A: Two major factors contribute to the successful performance of public-private operations: incentives and competition. Direct rewards for good performance are inherent in for-profit enterprises that financially can motivate managers. On the other hand, inadequate performance can penalize managers and employees as well as threatening the existence of the enterprise itself. Additionally, the private sector typically has fewer constraints on rewarding good employee performance or penalizing poor performance.
Injecting competition in water markets is an important device in achieving better market outcomes. Government operated water departments or regulated private utilities are in a pure monopoly environment. Public-private arrangements can inject competition in the bidding for contracts that can lead to lower costs and higher quality service.
There are other favorable factors as well. Private capital financing can reduce the strain on government in raising investment funds in the face of many capital budget demands. As environmental rules grow stricter, the burden of meeting rising standards can be shifted to the private operator. In wastewater treatment, economics of scale are evident. A multi-operation private organization can initiate and transfer the latest technology and service many utilities at a reasonable cost.

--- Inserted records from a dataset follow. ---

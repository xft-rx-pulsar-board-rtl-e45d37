// slink_if: S-LINK Interface of the Control FPGA.
// Drains the Output FIFO one event at a time and sends it in the Pulsar
// S-LINK format on two identical S-LINK ports:
//   BOF 0xB0F00000 (control) | header 1 | header 2 | event words | trailer |
//   EOF 0xE0F00000 (control)
// header 1 = {format 31:24, source 23:20, region 19:18, 8'b0, bunch count 9:2,
//             L2 buffer 1:0}; header 2 = {16'b0, latency}; trailer =
// {data size 31:16, error flags 15:0} with bit 0 abort, bit 1 truncation,
// bit 2 "ignoring aborts". Every word is also written to output DAQ RAM 1
// (2048 words, 512 per buffer), whose buffer starts with the DAQ header word
// {board type 31:23, serial 22:13, geographical address 12:8 (0), bunch count
// 7:0}; each buffer's word count register holds the number of words written.
// An event starts when its first word is in the Output FIFO; bunch count,
// buffer and L1A time stamp come from the bunch counter's event FIFO; the
// error flags from the overflow detector. One word per clock, no back
// pressure. Word formats are the board's. Own choices: latency = 100 ns ticks
// from L1A to the BOF; data size = number of event words between header 2
// and the trailer; format, source, region and serial are parameters that
// default to 0; words beyond a buffer's 512 are not stored.
module slink_if #(
  parameter logic [7:0] FORMAT = 8'h00,
  parameter logic [3:0] SOURCE = 4'h0,
  parameter logic [1:0] REGION = 2'h0,
  parameter logic [9:0] SERIAL = 10'h000
) (
  input  logic        clk,
  input  logic        rst,
  input  logic        ignore_abort,
  input  logic [15:0] tick,
  // Output FIFO {last, data}
  input  logic        of_empty,
  input  logic [32:0] of_q,
  output logic        of_rd,
  // event info from the bunch counter
  input  logic        ev_empty,
  input  logic [7:0]  ev_bc,
  input  logic [1:0]  ev_buf,
  input  logic [15:0] ev_tick,
  output logic        ev_rd,
  // error flags from the overflow detector
  input  logic        fl_empty,
  input  logic [15:0] fl_q,
  output logic        fl_rd,
  // S-LINK ports
  output xft_pkg::slink_t slink1,
  output xft_pkg::slink_t slink2,
  // DAQ RAM readout
  input  logic [10:0] ram_raddr,
  output logic [31:0] ram_rdata,
  output logic [9:0]  wc [4]
);
  import xft_pkg::*;
  typedef enum logic [2:0] {IDLE_S, BOF_S, H1_S, H2_S, DATA_S, TRAILER_S, EOF_S} sst_t;
  sst_t st;
  logic [15:0] size;
  logic [9:0]  ptr;      // next free word in the buffer, 0..512
  slink_t o;
  logic ram_we;
  logic [31:0] ram_wd;
  logic start;

  daq_ram #(.WIDTH(32), .DEPTH(2048)) u_ram (
    .clk, .we(ram_we), .waddr({ev_buf, start ? 9'd0 : ptr[8:0]}), .wdata(ram_wd),
    .raddr(ram_raddr), .rdata(ram_rdata));

  always_comb begin
    o = '0; of_rd = 1'b0; ev_rd = 1'b0; fl_rd = 1'b0;
    unique case (st)
      BOF_S: begin o.data = SLINK_BOF; o.write = 1'b1; o.control = 1'b1; end
      H1_S:  begin o.data = {FORMAT, SOURCE, REGION, 8'b0, ev_bc, ev_buf}; o.write = 1'b1; end
      H2_S:  begin o.data = {16'b0, tick - ev_tick}; o.write = 1'b1; end
      DATA_S: if (!of_empty) begin o.data = of_q[31:0]; o.write = 1'b1; of_rd = 1'b1; end
      TRAILER_S: if (!fl_empty) begin
        o.data = {size, fl_q[15:3], ignore_abort, fl_q[1:0]}; o.write = 1'b1; fl_rd = 1'b1;
      end
      EOF_S: begin o.data = SLINK_EOF; o.write = 1'b1; o.control = 1'b1; ev_rd = 1'b1; end
      default: ;
    endcase
  end

  assign start = (st == IDLE_S) && !of_empty && !ev_empty;
  assign ram_we = start || (o.write && !ptr[9]);
  assign ram_wd = start ? {BOARD_TYPE, SERIAL, 5'b0, ev_bc} : o.data;

  always_ff @(posedge clk) begin
    if (rst) begin
      st <= IDLE_S; size <= '0; ptr <= '0; slink1 <= '0; slink2 <= '0;
      for (int b = 0; b < 4; b++) wc[b] <= '0;
    end else begin
      slink1 <= o; slink2 <= o;
      if (o.write && !ptr[9]) ptr <= ptr + 10'd1;
      unique case (st)
        IDLE_S: if (start) begin ptr <= 10'd1; size <= '0; st <= BOF_S; end
        BOF_S:  st <= H1_S;
        H1_S:   st <= H2_S;
        H2_S:   st <= DATA_S;
        DATA_S: if (!of_empty) begin
          size <= size + 16'd1;
          if (of_q[32]) st <= TRAILER_S;
        end
        TRAILER_S: if (!fl_empty) st <= EOF_S;
        EOF_S: begin
          wc[ev_buf] <= ptr[9] ? ptr : ptr + 10'd1;
          st <= IDLE_S;
        end
        default: st <= IDLE_S;
      endcase
    end
  end
endmodule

Q: What is the most valuable lesson learned from producing this book?
A: Many nations can benefit by utilizing private producers or by restructuring operations by invoking private sector principles if the environmental conditions for success can be introduced and enforced. The immediate concern for developing countries is to connect residents as quickly as possible to a piped system of safe water. All countries are striving for both safe and clean water at an affordable cost. Since the technology associated with wastewater is more complex and more rapidly changing, private sector involvement would likely more forward more rapidly for that operation compared to the more technically simple and staple water treatment process.

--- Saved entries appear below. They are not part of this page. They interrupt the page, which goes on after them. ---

// tb_slink_if: two events pass through the S-LINK interface. Checks the
// packet on both ports (BOF and EOF as control words, header 1 fields,
// header 2 latency, event words, trailer data size and error flags including
// the "ignoring aborts" bit) and the copy in output DAQ RAM 1 behind the DAQ
// header word, with the buffer's word count register.
`include "tb/tb_util.svh"
module tb_slink_if;
  import xft_pkg::*;
  logic clk = 0, rst = 1;
  always #5 clk = ~clk;
  int checks = 0, failures = 0;
  `WATCHDOG(5000)
  logic ignore_abort; logic [15:0] tick;
  logic of_wr, of_empty, of_rd, of_full; logic [32:0] of_d, of_q; logic [4:0] of_u;
  logic ev_wr, ev_empty, ev_rd, ev_full; logic [25:0] ev_d, ev_q; logic [4:0] ev_u;
  logic fl_wr, fl_empty, fl_rd, fl_full; logic [15:0] fl_d, fl_q; logic [4:0] fl_u;
  slink_t slink1, slink2; logic [10:0] ram_raddr; logic [31:0] ram_rdata; logic [9:0] wc [4];
  sync_fifo #(.WIDTH(33), .DEPTH(16)) fo (.clk, .rst, .wr_en(of_wr), .wr_data(of_d), .rd_en(of_rd),
    .rd_data(of_q), .empty(of_empty), .full(of_full), .usedw(of_u));
  sync_fifo #(.WIDTH(26), .DEPTH(16)) fe (.clk, .rst, .wr_en(ev_wr), .wr_data(ev_d), .rd_en(ev_rd),
    .rd_data(ev_q), .empty(ev_empty), .full(ev_full), .usedw(ev_u));
  sync_fifo #(.WIDTH(16), .DEPTH(16)) ff (.clk, .rst, .wr_en(fl_wr), .wr_data(fl_d), .rd_en(fl_rd),
    .rd_data(fl_q), .empty(fl_empty), .full(fl_full), .usedw(fl_u));
  slink_if #(.FORMAT(8'h5A), .SOURCE(4'h3), .REGION(2'h1), .SERIAL(10'h2AB)) dut (
    .clk, .rst, .ignore_abort, .tick, .of_empty, .of_q, .of_rd,
    .ev_empty, .ev_bc(ev_q[7:0]), .ev_buf(ev_q[9:8]), .ev_tick(ev_q[25:10]), .ev_rd,
    .fl_empty, .fl_q, .fl_rd, .slink1, .slink2, .ram_raddr, .ram_rdata, .wc);

  slink_t got [$];
  always @(posedge clk) if (!rst && slink1.write) begin
    got.push_back(slink1);
    if (slink1 != slink2) begin failures++; $display("FAIL ports differ"); end
  end

  task automatic run(input logic [1:0] b, input logic [7:0] bc, input int n,
                     input logic [15:0] flags, input logic ign);
    logic [31:0] exp_w [$];
    ignore_abort = ign; got.delete();
    @(negedge clk); ev_wr = 1; ev_d = {tick, b, bc}; @(negedge clk); ev_wr = 0;
    repeat (5) @(negedge clk);
    for (int i = 0; i < n; i++) begin
      @(negedge clk); of_wr = 1; of_d = {i == n - 1, 32'(bc * 256 + i)};
    end
    @(negedge clk); of_wr = 0;
    repeat (3) @(negedge clk); fl_wr = 1; fl_d = flags; @(negedge clk); fl_wr = 0;
    repeat (20) @(negedge clk);
    exp_w.push_back(SLINK_BOF);
    exp_w.push_back({8'h5A, 4'h3, 2'h1, 8'h0, bc, b});
    exp_w.push_back(32'h0);   // latency checked below
    for (int i = 0; i < n; i++) exp_w.push_back(32'(bc * 256 + i));
    exp_w.push_back({16'(n), 13'b0, ign, flags[1:0]});
    exp_w.push_back(SLINK_EOF);
    `CHK(got.size() == exp_w.size(), "packet length");
    if (got.size() == exp_w.size()) foreach (exp_w[i]) begin
      if (i == 2) `CHK(got[i].data[31:16] == 0 && got[i].data[15:0] inside {[16'd5:16'd80]}, "header 2 latency")
      else `CHK(got[i].data == exp_w[i], $sformatf("packet word %0d", i));
      `CHK(got[i].control == (i == 0 || i == exp_w.size() - 1), "control flag");
    end
    // DAQ RAM copy
    ram_raddr = {b, 9'd0}; @(negedge clk);
    `CHK(ram_rdata == {9'd102, 10'h2AB, 5'b0, bc}, "DAQ header word");
    for (int i = 0; i < exp_w.size(); i++) begin
      ram_raddr = {b, 9'(i + 1)}; @(negedge clk);
      if (i != 2) `CHK(ram_rdata == exp_w[i], "DAQ RAM copy");
    end
    `CHK(wc[b] == 10'(exp_w.size() + 1), "DAQ RAM word count");
  endtask

  always @(posedge clk) if (rst) tick <= 0; else tick <= tick + 16'd1;
  initial begin
    ignore_abort = 0; of_wr = 0; ev_wr = 0; fl_wr = 0; of_d = 0; ev_d = 0; fl_d = 0; ram_raddr = 0;
    repeat (3) @(posedge clk); #1 rst = 0;
    run(2'd2, 8'h37, 5, 16'b10, 1'b0);
    run(2'd1, 8'h99, 1, 16'b01, 1'b1);
    `CHK(wc[2] == 10'd11, "earlier buffer count kept");
    `FINISH
  end
endmodule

Public water and wastewater utilities, in contemplating alternative delivery options that more efficiently meet their and their customers’ needs, might derive some lessons by examining experiences of variously organized utilities in the world. Potentially large improvements may be achieved in public systems.
Our book attempts to give insight into these experiences as well as giving examples of state-of-the-art techniques for achieving higher efficiencies in water infrastructure facilities through reengineering, improved technologies, and quality benchmarking.